▶ _About this exercise_:
Once you reach the line containing "release addr+off]; ++off." in the data below, restate each line word for word up to and including the one containing "functions ignore locks.".

BEGIN Entries supplied

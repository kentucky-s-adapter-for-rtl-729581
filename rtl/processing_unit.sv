// processing_unit: interprets the modal instruction stream of one PE.
//
// Commands are narrow (a 3-bit opcode and one nybble), so most of the state
// of an operation is kept here as modes rather than sent with each command:
//   addr      base object address, set nybble by nybble: AddrFirst writes the
//             low nybble, each AddrNext the next higher one (addr_off counts
//             them); nybbles beyond ADDR_NYB are ignored. Higher nybbles keep
//             their old value, so nearby addresses need only the low nybbles.
//   mem_off   offset of the next nybble of the object; MemNext/MemLast act on
//             mem[addr + mem_off]. It is kept apart from addr_off so that
//             address setting and memory sequencing do not disturb each other.
//   func, lk  the modal memory function and lock flag set by SetFunc.
//   carry     this PE's carry between nybbles (Add) or "decided" flag (Min).
//   lock      this PE's lock register {valid, address}.
// Actions (after the return value, as in the document's operation table):
//   BarOr(d)     unlock all; carry=0; off=0; wait at the barrier; return OR.
//   AddrFirst(d) unlock all; carry=0; off=0; addr[0]=d.   AddrNext(d): addr[k]=d.
//   SetFunc(d)   unlock all; carry=0; off=0; func=d[2:0]; lk=d[3].
//   MemNext(d)   [lock addr+off]; return old; Func(mem,d); [lock addr+off+1
//                then release addr+off]; ++off.
//   MemLast(d)   [lock addr+off]; return old; Func(mem,d); unlock; carry=0; off=0.
// A locked access waits while another PE's lock register holds the target
// address, so a PE walking an object from low to high nybble can never
// overtake one that is ahead of it. Unlocked functions ignore locks.
// Lock acquisition and memory access need the arbiter's grant, which
// serialises them across PEs. This design's own choice: while waiting for
// the lock on the next nybble, if the next buffered command is not a memory
// command (it would release all locks anyway) the lock is dropped instead,
// which avoids a deadlock with a PE waiting at a barrier.
//
// The LED is dark until the first command, red while waiting at the barrier
// or for a lock, green otherwise.
//
// Timing: one command is taken from the FIFO per clock when idle. A memory
// command takes one clock after the grant; its result is loaded into the
// output stage in the clock the memory is accessed.
module processing_unit
  import kapers_pkg::*;
#(
  parameter int unsigned NPE      = 4,
  parameter int unsigned PE_ID    = 0,
  parameter int unsigned ADDR_NYB = 2,
  parameter int unsigned ADDR_W   = 4 * ADDR_NYB
) (
  input  logic              clk,
  input  logic              rst_n,
  // command FIFO head
  input  logic              cmd_valid,
  input  cmd_t              cmd,
  output logic              cmd_pop,
  // shared memory through the arbiter
  output logic              mem_req,
  output logic              mem_op,
  output logic [ADDR_W-1:0] mem_addr,
  output memfunc_e          mem_fn,
  output logic [NYB_W-1:0]  mem_din,
  output logic              mem_cin,
  input  logic              mem_grant,
  input  logic [NYB_W-1:0]  mem_old,
  input  logic              mem_cout,
  // lock registers: this PE's and all PEs' (own entry is ignored)
  output logic              lock_valid,
  output logic [ADDR_W-1:0] lock_addr,
  input  logic [NPE-1:0]    all_lock_valid,
  input  logic [ADDR_W-1:0] all_lock_addr [NPE],
  // barrier
  output logic              bar_req,
  output logic [NYB_W-1:0]  bar_data,
  input  logic              bar_go,
  input  logic [NYB_W-1:0]  bar_result,
  // result towards the PE
  output logic              res_load,
  output logic [NYB_W-1:0]  res_data,
  // status
  output logic              lock_wait,
  output logic              led_r,
  output logic              led_g
);

  localparam int unsigned AOW = $clog2(ADDR_NYB + 1);

  typedef enum logic [1:0] {ST_IDLE, ST_BAR, ST_MEM, ST_LOCKNEXT} state_e;

  state_e            state;
  logic [ADDR_W-1:0] addr;
  logic [AOW-1:0]    addr_off;
  logic [ADDR_W-1:0] mem_off;
  memfunc_e          func;
  logic              lk;
  logic              carry;
  logic              last;
  logic [NYB_W-1:0]  data;
  logic              active;

  logic [ADDR_W-1:0] target;
  logic              blocked;
  logic              head_is_mem;

  assign target = addr + mem_off;

  always_comb begin
    blocked = 1'b0;
    for (int j = 0; j < NPE; j++)
      if (j != PE_ID && all_lock_valid[j] && all_lock_addr[j] == target) blocked = 1'b1;
  end

  assign head_is_mem = cmd_valid && (cmd.op == OP_MEMNEXT || cmd.op == OP_MEMLAST);

  assign cmd_pop  = (state == ST_IDLE) && cmd_valid;
  assign mem_addr = target;
  assign mem_fn   = func;
  assign mem_din  = data;
  assign mem_cin  = carry;
  assign mem_op   = (state == ST_MEM);
  assign mem_req  = ((state == ST_MEM) && !(lk && blocked)) ||
                    ((state == ST_LOCKNEXT) && !blocked);
  assign bar_req  = (state == ST_BAR);
  assign bar_data = data;

  assign lock_wait = ((state == ST_MEM) && lk && blocked) || ((state == ST_LOCKNEXT) && blocked);
  assign led_r     = active && (lock_wait || state == ST_BAR);
  assign led_g     = active && !led_r;

  always_ff @(posedge clk) begin
    if (!rst_n) begin
      state      <= ST_IDLE;
      addr       <= '0;
      addr_off   <= '0;
      mem_off    <= '0;
      func       <= FN_XCHG;
      lk         <= 1'b0;
      carry      <= 1'b0;
      last       <= 1'b0;
      data       <= '0;
      active     <= 1'b0;
      lock_valid <= 1'b0;
      lock_addr  <= '0;
      res_load   <= 1'b0;
      res_data   <= '0;
    end else begin
      res_load <= 1'b0;
      unique case (state)
        ST_IDLE: if (cmd_valid) begin
          active <= 1'b1;
          data   <= cmd.d;
          unique case (cmd.op)
            OP_BAROR: begin
              lock_valid <= 1'b0;
              carry      <= 1'b0;
              mem_off    <= '0;
              state      <= ST_BAR;
            end
            OP_SETFUNC: begin
              lock_valid <= 1'b0;
              carry      <= 1'b0;
              mem_off    <= '0;
              func       <= memfunc_e'(cmd.d[2:0]);
              lk         <= cmd.d[3];
            end
            OP_ADDRFIRST: begin
              lock_valid <= 1'b0;
              carry      <= 1'b0;
              mem_off    <= '0;
              addr[NYB_W-1:0] <= cmd.d;
              addr_off   <= AOW'(1);
            end
            OP_ADDRNEXT: begin
              for (int k = 1; k < ADDR_NYB; k++)
                if (addr_off == AOW'(k)) addr[k*NYB_W +: NYB_W] <= cmd.d;
              if (addr_off < AOW'(ADDR_NYB)) addr_off <= addr_off + AOW'(1);
            end
            OP_MEMNEXT, OP_MEMLAST: begin
              last  <= (cmd.op == OP_MEMLAST);
              state <= ST_MEM;
            end
            default: ;   // reserved opcodes are ignored
          endcase
        end

        ST_BAR: if (bar_go) begin
          res_load <= 1'b1;
          res_data <= bar_result;
          state    <= ST_IDLE;
        end

        ST_MEM: if (mem_grant) begin
          res_load <= 1'b1;
          res_data <= mem_old;
          if (last) begin
            carry      <= 1'b0;
            mem_off    <= '0;
            lock_valid <= 1'b0;
            state      <= ST_IDLE;
          end else begin
            carry   <= mem_cout;
            mem_off <= mem_off + ADDR_W'(1);
            if (lk) begin
              lock_valid <= 1'b1;
              lock_addr  <= target;
              state      <= ST_LOCKNEXT;
            end else begin
              state <= ST_IDLE;
            end
          end
        end

        ST_LOCKNEXT: begin
          if (mem_grant) begin
            lock_addr <= target;   // lock the next nybble, release this one
            state     <= ST_IDLE;
          end else if (blocked && cmd_valid && !head_is_mem) begin
            lock_valid <= 1'b0;
            state      <= ST_IDLE;
          end
        end

        default: state <= ST_IDLE;
      endcase
    end
  end

  // A granted unit always asked for the grant.
  a_grant_req : assert property (@(posedge clk) disable iff (!rst_n) mem_grant |-> mem_req);

endmodule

END Entries supplied

▶ _Task solution_:
//                then release addr+off]; ++off.
//   MemLast(d)   [lock addr+off]; return old; Func(mem,d); unlock; carry=0; off=0.
// A locked access waits while another PE's lock register holds the target
// address, so a PE walking an object from low to high nybble can never
// overtake one that is ahead of it. Unlocked functions ignore locks.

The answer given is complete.